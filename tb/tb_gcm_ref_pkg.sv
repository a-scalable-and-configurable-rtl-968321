// Reference model of AES-256 and AES-256-GCM for the testbenches.
//
// Written independently of the RTL and in a different style: byte-array AES
// state, the S-box computed from exponential/logarithm tables of generator 3
// with the affine map written as rotations, the 60-word AES-256 key schedule
// of the standard, and the bit-serial GF(2^128) multiplication of the GCM
// specification (shift right, reduce with 0xE1 || 0^120). Messages are byte
// queues. Simulation only.
package tb_gcm_ref_pkg;

  typedef byte unsigned bytes_t[$];

  function automatic byte unsigned rotl8(byte unsigned x, int n);
    return byte'((x << n) | (x >> (8 - n)));
  endfunction

  function automatic byte unsigned ref_sbox(byte unsigned x);
    byte unsigned e [256];
    int           l [256];
    byte unsigned v, inv;
    v = 1;
    for (int i = 0; i < 255; i++) begin
      e[i] = v;
      l[v] = i;
      v = v ^ byte'((v << 1) ^ (((v & 8'h80) != 0) ? 8'h1b : 8'h00));   // v * 3
    end
    inv = (x == 0) ? 8'h00 : e[(255 - l[x]) % 255];
    return inv ^ rotl8(inv, 1) ^ rotl8(inv, 2) ^ rotl8(inv, 3) ^ rotl8(inv, 4) ^ 8'h63;
  endfunction

  function automatic byte unsigned xt(byte unsigned b);
    return byte'((b << 1) ^ (((b & 8'h80) != 0) ? 8'h1b : 8'h00));
  endfunction

  // Round key i (0..14) of the AES-256 key schedule
  function automatic logic [127:0] ref_round_key(logic [255:0] key, int idx);
    logic [31:0]  w [60];
    logic [31:0]  t;
    byte unsigned rc;
    for (int i = 0; i < 8; i++) w[i] = key[255 - 32*i -: 32];
    rc = 8'h01;
    for (int i = 8; i < 60; i++) begin
      t = w[i-1];
      if (i % 8 == 0) begin
        t = {t[23:0], t[31:24]};
        t = {ref_sbox(t[31:24]), ref_sbox(t[23:16]), ref_sbox(t[15:8]), ref_sbox(t[7:0])};
        t[31:24] ^= rc;
        rc = xt(rc);
      end else if (i % 8 == 4) begin
        t = {ref_sbox(t[31:24]), ref_sbox(t[23:16]), ref_sbox(t[15:8]), ref_sbox(t[7:0])};
      end
      w[i] = w[i-8] ^ t;
    end
    return {w[4*idx], w[4*idx+1], w[4*idx+2], w[4*idx+3]};
  endfunction

  function automatic logic [127:0] ref_aes256(logic [255:0] key, logic [127:0] pt);
    logic [31:0]  w [60];
    logic [31:0]  t;
    byte unsigned s [16], u [16], sb [256];
    byte unsigned rc;
    logic [127:0] out;
    for (int i = 0; i < 256; i++) sb[i] = ref_sbox(byte'(i));
    for (int i = 0; i < 8; i++) w[i] = key[255 - 32*i -: 32];
    rc = 8'h01;
    for (int i = 8; i < 60; i++) begin
      t = w[i-1];
      if (i % 8 == 0) begin
        t = {t[23:0], t[31:24]};
        t = {sb[t[31:24]], sb[t[23:16]], sb[t[15:8]], sb[t[7:0]]};
        t[31:24] ^= rc;
        rc = xt(rc);
      end else if (i % 8 == 4) begin
        t = {sb[t[31:24]], sb[t[23:16]], sb[t[15:8]], sb[t[7:0]]};
      end
      w[i] = w[i-8] ^ t;
    end
    for (int i = 0; i < 16; i++) s[i] = pt[127 - 8*i -: 8] ^ w[i/4][31 - 8*(i%4) -: 8];
    for (int r = 1; r <= 14; r++) begin
      for (int i = 0; i < 16; i++) s[i] = sb[s[i]];
      // ShiftRows: byte (row, col) at index row + 4*col
      for (int c = 0; c < 4; c++)
        for (int rr = 0; rr < 4; rr++) u[rr + 4*c] = s[rr + 4*((c + rr) % 4)];
      if (r != 14) begin
        for (int c = 0; c < 4; c++) begin
          s[4*c]   = xt(u[4*c]) ^ xt(u[4*c+1]) ^ u[4*c+1] ^ u[4*c+2] ^ u[4*c+3];
          s[4*c+1] = u[4*c] ^ xt(u[4*c+1]) ^ xt(u[4*c+2]) ^ u[4*c+2] ^ u[4*c+3];
          s[4*c+2] = u[4*c] ^ u[4*c+1] ^ xt(u[4*c+2]) ^ xt(u[4*c+3]) ^ u[4*c+3];
          s[4*c+3] = xt(u[4*c]) ^ u[4*c] ^ u[4*c+1] ^ u[4*c+2] ^ xt(u[4*c+3]);
        end
      end else begin
        s = u;
      end
      for (int i = 0; i < 16; i++) s[i] ^= w[4*r + i/4][31 - 8*(i%4) -: 8];
    end
    for (int i = 0; i < 16; i++) out[127 - 8*i -: 8] = s[i];
    return out;
  endfunction

  // GCM product, bit-serial as in the GCM specification
  function automatic logic [127:0] ref_gmul(logic [127:0] x, logic [127:0] y);
    logic [127:0] z, v;
    z = '0;
    v = y;
    for (int i = 0; i < 128; i++) begin
      if (x[127 - i]) z ^= v;
      v = v[0] ? ((v >> 1) ^ {8'he1, 120'h0}) : (v >> 1);
    end
    return z;
  endfunction

  function automatic logic [127:0] blk_of(bytes_t q, int first);
    logic [127:0] b;
    b = '0;
    for (int i = 0; i < 16; i++)
      if (first + i < q.size()) b[127 - 8*i -: 8] = q[first + i];
    return b;
  endfunction

  // AES-256-GCM encryption with a 96-bit IV
  task automatic ref_gcm(input logic [255:0] key, input logic [95:0] iv, input bytes_t a,
                         input bytes_t p, output bytes_t c, output logic [127:0] tag);
    logic [127:0] h, y, ks, cb;
    bytes_t cq;
    h  = ref_aes256(key, '0);
    y  = '0;
    cq = {};
    cb = {iv, 32'd1};
    for (int i = 0; i < p.size(); i += 16) begin
      cb = {cb[127:32], cb[31:0] + 32'd1};
      ks = ref_aes256(key, cb);
      for (int j = 0; j < 16 && i + j < p.size(); j++) cq.push_back(p[i+j] ^ ks[127 - 8*j -: 8]);
    end
    for (int i = 0; i < a.size(); i += 16) y = ref_gmul(y ^ blk_of(a, i), h);
    for (int i = 0; i < cq.size(); i += 16) y = ref_gmul(y ^ blk_of(cq, i), h);
    y   = ref_gmul(y ^ {64'(a.size() * 8), 64'(cq.size() * 8)}, h);
    tag = y ^ ref_aes256(key, {iv, 32'd1});
    c   = cq;
  endtask

endpackage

== Exercise instructions ==
Gather each line in the data that holds the string "first".

== Result for this exercise ==
  function automatic logic [127:0] blk_of(bytes_t q, int first);
      if (first + i < q.size()) b[127 - 8*i -: 8] = q[first + i];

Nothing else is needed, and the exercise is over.